Vers nématodes

Dans l'article précédent, j'invitais les lecteurs et lectrices à se demander si un simple réflexe pouvait être modulé par le cerveau. Des travaux menés chez la pieuvre montrent qu'un type de réflexe de rétraction d'un bras activé par la lumière chez l'animal doit transiter par le cerveau pour se manifester. Est-ce à dire que le cerveau de cet organisme joue un rôle crucial dans le maintien de ce réflexe? A-t-il joué un rôle davantage prépondérant dans la modulation de ce mouvement involontaire par le passé et si oui aurait-il alors « fédéré » plusieurs réflexes sous son contrôle de façon adaptative sinon chez la pieuvre à tout le moins chez l'un de ces ancêtres lointains? De fil en aiguille on en vient alors à se demander si les fonctions cérébrales ne seraient pas apparues au cours de l'évolution dans un groupe de neurones dont le rôle consistait simplement à coordonner un ensemble de mouvements réflexes présents chez un organisme primitif. 

 

L'étude d'une autre espèce d'invertébré nous incite à son tour à nous poser ces questions et à envisager la possibilité d'un tel scénario. Si un pareil système neuronal a vraisemblablement existé et que nous devions en rechercher les traces chez un organisme existant de nos jours qui soit le plus proche de cet organisme primitif, il serait approprié de le chercher chez un organisme dont le système nerveux est le plus simple possible tout en faisant preuve d'un comportement locomoteur facilement observable. Caenorhabditis elegans est un petit ver nématode dont le système nerveux est composé de 302 neurones1, ce qui en fait l'un des organismes dont le système nerveux est le plus étudié. En dépit de ce nombre réduit, il affiche une capacité d'apprentissage pour « ...les comportements olfactifs, mécanosensoriels, thermosensoriels et gustatifs (Colbert et coll., 1995; Rankin, 1991; Hedgecock et Russell, 1975; Saeki et coll., 2001). » Ce petit ver peut détecter des centaines d'odeurs à l'aide de neurones sensoriels dédiés (Troemel et coll., 1995). Les 302 neurones de Caenorhabditis elegans lui permettent d'apprendre à associer les odeurs à des récompenses ou des punitions.

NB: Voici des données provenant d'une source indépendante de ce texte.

// Workload testbench: SHA-1 on the authentication engine (32-bit mode).
// The working variables a..e sit in MCU registers 0..4; the register-file
// shift (5 registers) performs the variable rotation of each round and one
// rotate instruction fixes c = rotl30(old b). The message schedule
// W[t] = rotl1(W[t-3] ^ W[t-8] ^ W[t-14] ^ W[t-16]) comes from the message
// history buffer through the function generator configured as three-input
// parity. Four round subroutines differ only in the function-generator
// configuration (Ch, parity, Maj, parity) and round constant. Checks the
// digest of "abc" against the published value and reports the cycle count
// next to the 160 cycles the original architecture quotes per block.
module tb_auth_sha1;
  import sp_pkg::*;
  import auth_isa_pkg::*;
  logic clk = 0, rst_n = 0;
  always #5 clk = ~clk;
  logic cfg_we = 0, pm_we = 0, cm_we = 0, dm_we = 0, start = 0;
  logic [3:0] cfg_addr = 0; logic [63:0] cfg_wdata = 0, cfg_rdata;
  logic [8:0] pm_addr = 0, start_addr = 0; logic [63:0] pm_wdata = 0;
  logic [7:0] cm_addr = 0; logic [63:0] cm_wdata = 0;
  logic [9:0] dm_addr = 0; logic [63:0] dm_wdata = 0, dm_rdata;
  logic busy, done, cmp_fail, err;
  int checks = 0, failures = 0;
  auth_engine dut (.*);

  task automatic chk(input string what, input logic [63:0] got, input logic [63:0] exp);
    checks++;
    if (got !== exp) begin failures++; $display("FAIL %s got %h exp %h", what, got, exp); end
  endtask
  function automatic logic [63:0] I(aop_e op, int rd = 0, int ra = 0, int rb = 0, int rc = 0, int re = 0,
                                    int sel = 0, int imm = 0, int cnt = 0, int pinc = 0, int size = 2);
    I = {6'(op), 5'(rd), 5'(ra), 5'(rb), 5'(rc), 5'(re), 3'(sel), 10'(cnt), 1'(pinc), 2'(size), 1'b0, 16'(imm)};
  endfunction
  task automatic wcfg(int a, logic [63:0] v);
    @(negedge clk) cfg_we = 1; cfg_addr = 4'(a); cfg_wdata = v;
    @(negedge clk) cfg_we = 0;
  endtask

  localparam int A = 0, B = 16;
  logic [63:0] prog [$];
  int sub [4];
  int calls [$];   // positions of CALL placeholders and their group

  // message schedule step (8 instructions) followed by a call to group g
  task automatic wstep(int g);
    prog.push_back(I(OP_MHR, .rd(B + 0), .imm(2)));
    prog.push_back(I(OP_MHR, .rd(B + 2), .imm(7)));
    prog.push_back(I(OP_MHR, .rd(B + 3), .imm(13)));
    prog.push_back(I(OP_MHR, .rd(B + 5), .imm(15)));
    prog.push_back(I(OP_FN,  .rd(B + 0), .ra(B + 0), .rb(B + 2), .rc(B + 3), .sel(1)));
    prog.push_back(I(OP_FN,  .rd(B + 0), .ra(B + 0), .rb(B + 5), .rc(B + 7), .sel(1)));
    prog.push_back(I(OP_ROT, .rd(B + 0), .ra(B + 0), .sel(1), .imm(1)));
    prog.push_back(I(OP_MHP, .ra(B + 0)));
    calls.push_back(prog.size() * 4 + g);
    prog.push_back(I(OP_CALL));
  endtask

  initial begin
    repeat (100000) @(posedge clk);
    $display("watchdog");
    $display("TB_RESULT checks=%0d failures=%0d", checks, failures + 1);
    $finish;
  end

  initial begin
    logic [31:0] k [4], h [5], msg [16], dref [5];
    int cyc, x;
    k = '{32'h5a827999, 32'h6ed9eba1, 32'h8f1bbcdc, 32'hca62c1d6};
    h = '{32'h67452301, 32'hefcdab89, 32'h98badcfe, 32'h10325476, 32'hc3d2e1f0};
    dref = '{32'ha9993e36, 32'h4706816a, 32'hba3e2571, 32'h7850c26c, 32'h9cd0d89d};
    msg = '{32'h61626380, 0, 0, 0, 0, 0, 0, 0, 0, 0, 0, 0, 0, 0, 0, 32'h00000018};

    for (int i = 0; i < 5; i++) prog.push_back(I(OP_LDK, .rd(A + i), .sel(3), .imm(4 + i)));
    prog.push_back(I(OP_LDA, .sel(0), .imm(0)));
    prog.push_back(I(OP_LDA, .sel(2), .imm(256)));
    prog.push_back(I(OP_LDI, .rd(B + 7), .imm(0)));
    // rounds 0..15
    x = prog.size();
    prog.push_back(I(OP_LOOP, .cnt(16), .imm(x + 3)));
    prog.push_back(I(OP_LD, .rd(B + 0), .sel(0), .pinc(1), .size(1)));
    prog.push_back(I(OP_MHP, .ra(B + 0)));
    calls.push_back(prog.size() * 4 + 0);
    prog.push_back(I(OP_CALL));
    // rounds 16..19, 20..39, 40..59, 60..79
    for (int g = 0; g < 4; g++) begin
      x = prog.size();
      prog.push_back(I(OP_LOOP, .cnt(g == 0 ? 4 : 20), .imm(x + 9)));
      wstep(g);
    end
    for (int i = 0; i < 5; i++) begin
      prog.push_back(I(OP_LDK, .rd(B + 1), .sel(3), .imm(4 + i)));
      prog.push_back(I(OP_ADD, .rd(A + i), .ra(A + i), .rb(B + 1)));
      prog.push_back(I(OP_ST, .ra(A + i), .sel(2), .pinc(1), .size(1)));
    end
    prog.push_back(I(OP_HALT));
    // round subroutines: T = rotl5(a) + f(b, c, d) + e + K + W
    for (int g = 0; g < 4; g++) begin
      sub[g] = prog.size();
      prog.push_back(I(OP_LDK, .rd(B + 1), .sel(3), .imm(g)));
      prog.push_back(I(OP_ROT, .rd(B + 2), .ra(A + 0), .sel(1), .imm(5)));
      prog.push_back(I(OP_FN,  .rd(B + 3), .ra(A + 1), .rb(A + 2), .rc(A + 3), .sel(g == 3 ? 1 : g == 2 ? 2 : g)));
      prog.push_back(I(OP_ADD, .rd(B + 4), .ra(B + 2), .rb(B + 3), .rc(A + 4), .re(B + 1), .sel(3)));
      prog.push_back(I(OP_ADD, .rd(B + 4), .ra(B + 4), .rb(B + 0)));
      prog.push_back(I(OP_SHF, .rd(A), .ra(B + 4)));
      prog.push_back(I(OP_ROT, .rd(A + 2), .ra(A + 2), .sel(1), .imm(30)));
      prog.push_back(I(OP_RET));
    end
    foreach (calls[i]) prog[calls[i] / 4] = I(OP_CALL, .imm(sub[calls[i] % 4]));

    repeat (2) @(negedge clk); rst_n = 1;
    foreach (prog[i]) begin @(negedge clk) pm_we = 1; pm_addr = 9'(i); pm_wdata = prog[i]; end
    for (int i = 0; i < 4; i++) begin @(negedge clk) pm_we = 0; cm_we = 1; cm_addr = 8'(i); cm_wdata = 64'(k[i]); end
    for (int i = 0; i < 5; i++) begin @(negedge clk) cm_we = 1; cm_addr = 8'(4 + i); cm_wdata = 64'(h[i]); end
    for (int i = 0; i < 8; i++) begin @(negedge clk) cm_we = 0; dm_we = 1; dm_addr = 10'(i); dm_wdata = {msg[2*i+1], msg[2*i]}; end
    @(negedge clk) dm_we = 0;
    wcfg(0, {56'd0, 5'd5, 2'(LD_NORMAL), 1'b0});                  // shift 5 registers, 32-bit
    wcfg(6, {46'd0, 3'b011, 3'b000, 4'b0110, 4'b0000, 4'b0100});  // fg0: Ch
    wcfg(7, {46'd0, 3'b011, 3'b000, 4'b0000, 4'b0000, 4'b1100});  // fg1: parity
    wcfg(8, {46'd0, 3'b011, 3'b011, 4'b0100, 4'b0100, 4'b0100});  // fg2: Maj
    @(negedge clk) start = 1;
    @(negedge clk) start = 0;
    cyc = 0;
    while (!done) begin @(negedge clk); cyc++; end
    dm_addr = 10'(32); #1; chk("h0", 64'(dm_rdata[31:0]), 64'(dref[0])); chk("h1", 64'(dm_rdata[63:32]), 64'(dref[1]));
    dm_addr = 10'(33); #1; chk("h2", 64'(dm_rdata[31:0]), 64'(dref[2])); chk("h3", 64'(dm_rdata[63:32]), 64'(dref[3]));
    dm_addr = 10'(34); #1; chk("h4", 64'(dm_rdata[31:0]), 64'(dref[4]));
    chk("no stack error", 64'(err), 0);
    checks++; if (cyc < 160) begin failures++; $display("FAIL implausible cycle count %0d", cyc); end
    $display("SHA-1 block: %0d cycles (quoted: 160)", cyc);
    $display("TB_RESULT checks=%0d failures=%0d", checks, failures);
    $finish;
  end
endmodule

« Les neurones sensoriels primaires ajustent leur sensibilité et leur plage dynamique pour capter les informations sensorielles en cours sans être saturés1. » À mon sens, cette capacité serait nécessaire à un système nerveux primitif pour réguler un ensemble de réflexes. Or « ...lorsque C. elegans est exposé à de fortes concentrations d'une odeur en l'absence de nourriture, il perd progressivement son attirance pour cette odeur pendant une heure ou plus et récupère sur une échelle de temps similaire (Colbert et Bargmann, 1995)1. » Il s'agit ici d'une adaptation. Toutefois ce qui est devenu une adaptation a peut-être été chez un ancêtre de ce nématode un ensemble de comportements réflexes appelés chimiotactisme ayant évolué par le biais de l'évolution adaptative pour devenir un apprentissage (dans ce cas-ci un apprentissage olfactif aversif).

C'est peut-être d'ailleurs par le phototactisme et le chimiotactisme que sont peut-être apparus les premiers comportements involontaires en réaction à des stimuli avant que ceux-ci puissent, plus tard, faire l'objet de régulations multiples, chez les organismes pluricellulaires, grâce à un système nerveux évoluant par la suite vers des fonctions cérébrales toujours plus complexes. Les nématodes ont bénéficié de centaines de millions d'années d'évolution2, 3. En remontant ainsi la durée de ce temps évolutif, on peut imaginer l'émergence d'un système nerveux traitant des signaux de façon beaucoup plus primitive que ne le font les espèces de vers nématodes actuelles. Souhaitons que d'autres découvertes puissent nous en apprendre davantage sur cette question.